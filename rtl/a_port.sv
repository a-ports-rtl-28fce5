// a_port: one A-Port, the only channel between two model modules.
//
// An A-Port is a FIFO of (W+1)-bit elements: W bits of message and one bit
// that tells a real Message (1) from NoMessage (0). The producer writes it
// exactly once per simulated model cycle and the consumer reads it exactly
// once per model cycle, so a message written on model cycle n is read on model
// cycle n+L. The FIFO holds L+K elements, where L is the model latency and K
// the extra slots that let the producer run ahead; K >= 1 is required so that
// the port holds at least L+1 elements (the deadlock-freedom rule). At reset
// it holds L elements of NoMessage, so the consumer can simulate its first L
// cycles at once.
//
// Bandwidth B > 1 is carried as B lanes per element: one element is one model
// cycle's worth of up to B messages, each lane with its own Message bit, so
// the reset contents are L*B NoMessages.
//
// The element count `elems` is compared with the constants of the port to
// report the model-time relation of the two modules:
//   balanced : elems == L     (both ends are on the same model cycle)
//   heavy    : elems >  L     (producer ahead of consumer)
//   light    : elems <  L     (consumer ahead of producer)
//   full     : elems == L+K   (producer may not write)
//   empty    : elems == 0     (consumer may not read)
// All flags come from the registered count. A write and a read may happen in
// the same clock cycle. The read data (head element) is valid whenever
// `empty` is low; `recv_en` pops it at the clock edge. Reset is synchronous
// and active low.
//
// Structure, flag comparators and reset contents follow the published design; the
// lane encoding of bandwidth and the circular-buffer implementation are this
// design's own choices.
module a_port #(
  parameter int unsigned W = 32,  // message width t
  parameter int unsigned L = 1,   // model latency l
  parameter int unsigned K = 1,   // extra buffering slots k (>= 1)
  parameter int unsigned B = 1,   // bandwidth b (lanes per element)
  localparam int unsigned D  = L + K,
  localparam int unsigned CW = $clog2(D + 1),
  localparam int unsigned PW = (D > 1) ? $clog2(D) : 1
) (
  input  logic                clk,
  input  logic                rst_n,
  // producer side
  input  logic                send_en,
  input  logic [B-1:0][W:0]   send_data,
  output logic                full,
  output logic                heavy,
  // consumer side
  input  logic                recv_en,
  output logic [B-1:0][W:0]   recv_data,
  output logic                empty,
  output logic                light,
  // model-time status
  output logic                balanced,
  output logic [CW-1:0]       elems
);

  logic [B-1:0][W:0] buf_q [D];
  logic [PW-1:0]     rd_ptr, wr_ptr;

  function automatic logic [PW-1:0] next_ptr(input logic [PW-1:0] p);
    return (p == PW'(D - 1)) ? '0 : p + 1'b1;
  endfunction

  always_ff @(posedge clk) begin
    if (!rst_n) begin
      rd_ptr <= '0;
      wr_ptr <= PW'(L % D);
      elems  <= CW'(L);
    end else begin
      if (send_en) wr_ptr <= next_ptr(wr_ptr);
      if (recv_en) rd_ptr <= next_ptr(rd_ptr);
      case ({send_en, recv_en})
        2'b10:   elems <= elems + 1'b1;
        2'b01:   elems <= elems - 1'b1;
        default: elems <= elems;
      endcase
    end
  end

  // Storage: the first L slots start as NoMessage (all-zero elements).
  always_ff @(posedge clk) begin
    if (!rst_n) begin
      for (int i = 0; i < D; i++) buf_q[i] <= '0;
    end else if (send_en) begin
      buf_q[wr_ptr] <= send_data;
    end
  end

  assign recv_data = buf_q[rd_ptr];

  assign full     = (elems == CW'(D));
  assign empty    = (elems == '0);
  assign balanced = (elems == CW'(L));
  assign heavy    = (elems >  CW'(L));
  assign light    = (elems <  CW'(L));

  // Protocol rules of the port.
  initial begin
    assert (K >= 1) else $error("a_port: K must be at least 1 (L+1 buffering)");
  end
  a_no_overflow:  assert property (@(posedge clk) disable iff (!rst_n) !(send_en && full))
    else $error("a_port: write to a full A-Port");
  a_no_underflow: assert property (@(posedge clk) disable iff (!rst_n) !(recv_en && empty))
    else $error("a_port: read from an empty A-Port");

endmodule
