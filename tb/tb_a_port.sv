// tb_a_port: self-checking test of the A-Port FIFO.
//
// Two ports are exercised: a latency-2 port with 3 extra slots (one lane) and
// a latency-1 port with bandwidth 2 (two lanes). For each it checks the reset
// contents (L elements of NoMessage in every lane), then applies random
// writes and reads (never a write when full nor a read when empty, as the
// protocol requires) and compares data order and the
// heavy/light/balanced/full/empty flags with a reference queue.
//
// The reset contents, the l+1 buffering rule and the flag definitions checked here
// are the published A-Port rules; the port sizes, the 8-bit payload and the random
// traffic mix are this testbench's own choices. Stimulus changes on the falling
// edge, and the port's outputs are compared after each rising edge.
module tb_a_port;
  localparam int unsigned W = 8;

  logic clk = 1'b0;
  always #5 clk = ~clk;
  logic rst_n;

  int checks = 0, failures = 0;
  task automatic check(bit ok, string what);
    checks++;
    if (!ok) begin failures++; $display("FAIL: %s", what); end
  endtask

  initial begin
    repeat (20000) @(posedge clk);
    failures++;
    $display("FAIL: watchdog expired");
    $display("TB_RESULT checks=%0d failures=%0d", checks, failures);
    $finish;
  end

  // ---- port A: L=2, K=3, B=1 ----
  localparam int unsigned LA = 2, KA = 3;
  logic            a_send, a_recv, a_full, a_heavy, a_empty, a_light, a_bal;
  logic [0:0][W:0] a_sd, a_rd;
  logic [2:0]      a_elems;
  a_port #(.W(W), .L(LA), .K(KA), .B(1)) u_a (
    .clk, .rst_n, .send_en(a_send), .send_data(a_sd), .full(a_full), .heavy(a_heavy),
    .recv_en(a_recv), .recv_data(a_rd), .empty(a_empty), .light(a_light),
    .balanced(a_bal), .elems(a_elems)
  );

  // ---- port B: L=1, K=1, B=2 ----
  logic            b_send, b_recv, b_full, b_heavy, b_empty, b_light, b_bal;
  logic [1:0][W:0] b_sd, b_rd;
  logic [1:0]      b_elems;
  a_port #(.W(W), .L(1), .K(1), .B(2)) u_b (
    .clk, .rst_n, .send_en(b_send), .send_data(b_sd), .full(b_full), .heavy(b_heavy),
    .recv_en(b_recv), .recv_data(b_rd), .empty(b_empty), .light(b_light),
    .balanced(b_bal), .elems(b_elems)
  );

  logic [W:0] q [$];
  logic [W:0] v;
  int n;

  initial begin
    rst_n = 1'b0;
    a_send = 0; a_recv = 0; a_sd = '0;
    b_send = 0; b_recv = 0; b_sd = '0;
    repeat (2) @(negedge clk);
    rst_n = 1'b1;
    @(negedge clk);

    // reset contents
    check(a_elems == 3'(LA) && a_bal && !a_heavy && !a_light && !a_empty && !a_full,
          "port A starts balanced with L elements");
    check(b_elems == 2'd1 && b_bal, "port B starts balanced with L elements");
    check(b_rd[0][W] == 1'b0 && b_rd[1][W] == 1'b0, "port B head holds L*B NoMessages");
    for (int i = 0; i < LA; i++) q.push_back('0);  // reference: L NoMessages

    // random traffic on port A
    for (int t = 0; t < 3000; t++) begin
      bit do_s, do_r;
      n = q.size();
      do_s = ($urandom_range(0, 1) == 1) && (n < LA + KA);
      do_r = ($urandom_range(0, 1) == 1) && (n > 0);
      // flags against the reference count
      check(a_full == (n == LA + KA) && a_empty == (n == 0) && a_bal == (n == LA) &&
            a_heavy == (n > LA) && a_light == (n < LA) && a_elems == 3'(n),
            $sformatf("port A flags at count %0d", n));
      if (do_r) begin
        v = q.pop_front();
        check(a_rd[0] == v, $sformatf("port A data %h expected %h", a_rd[0], v));
      end
      a_send = do_s;
      a_recv = do_r;
      if (do_s) begin
        a_sd[0] = {1'($urandom_range(0, 1)), W'($urandom)};
        q.push_back(a_sd[0]);
      end
      @(negedge clk);
      a_send = 0; a_recv = 0;
    end

    // port B: two lanes travel together; the NoMessage element is read first
    b_sd[0] = {1'b1, 8'h11}; b_sd[1] = {1'b0, 8'h22}; b_send = 1;
    @(negedge clk); b_send = 0;
    check(b_full && b_heavy, "port B full and heavy after one write beyond L");
    b_recv = 1; @(negedge clk); b_recv = 0;
    check(b_bal, "port B balanced again");
    check(b_rd[0] == {1'b1, 8'h11} && b_rd[1] == {1'b0, 8'h22}, "port B lanes kept together");
    b_recv = 1; @(negedge clk); b_recv = 0;
    check(b_empty && b_light, "port B empty and light after draining");

    $display("TB_RESULT checks=%0d failures=%0d", checks, failures);
    $finish;
  end
endmodule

---------------

Aim of the exercise: What belongs in the answer is each line of the listing that contains the word "failures".

Answer space:
  int checks = 0, failures = 0;
    if (!ok) begin failures++; $display("FAIL: %s", what); end
    failures++;
    $display("TB_RESULT checks=%0d failures=%0d", checks, failures);
    $display("TB_RESULT checks=%0d failures=%0d", checks, failures);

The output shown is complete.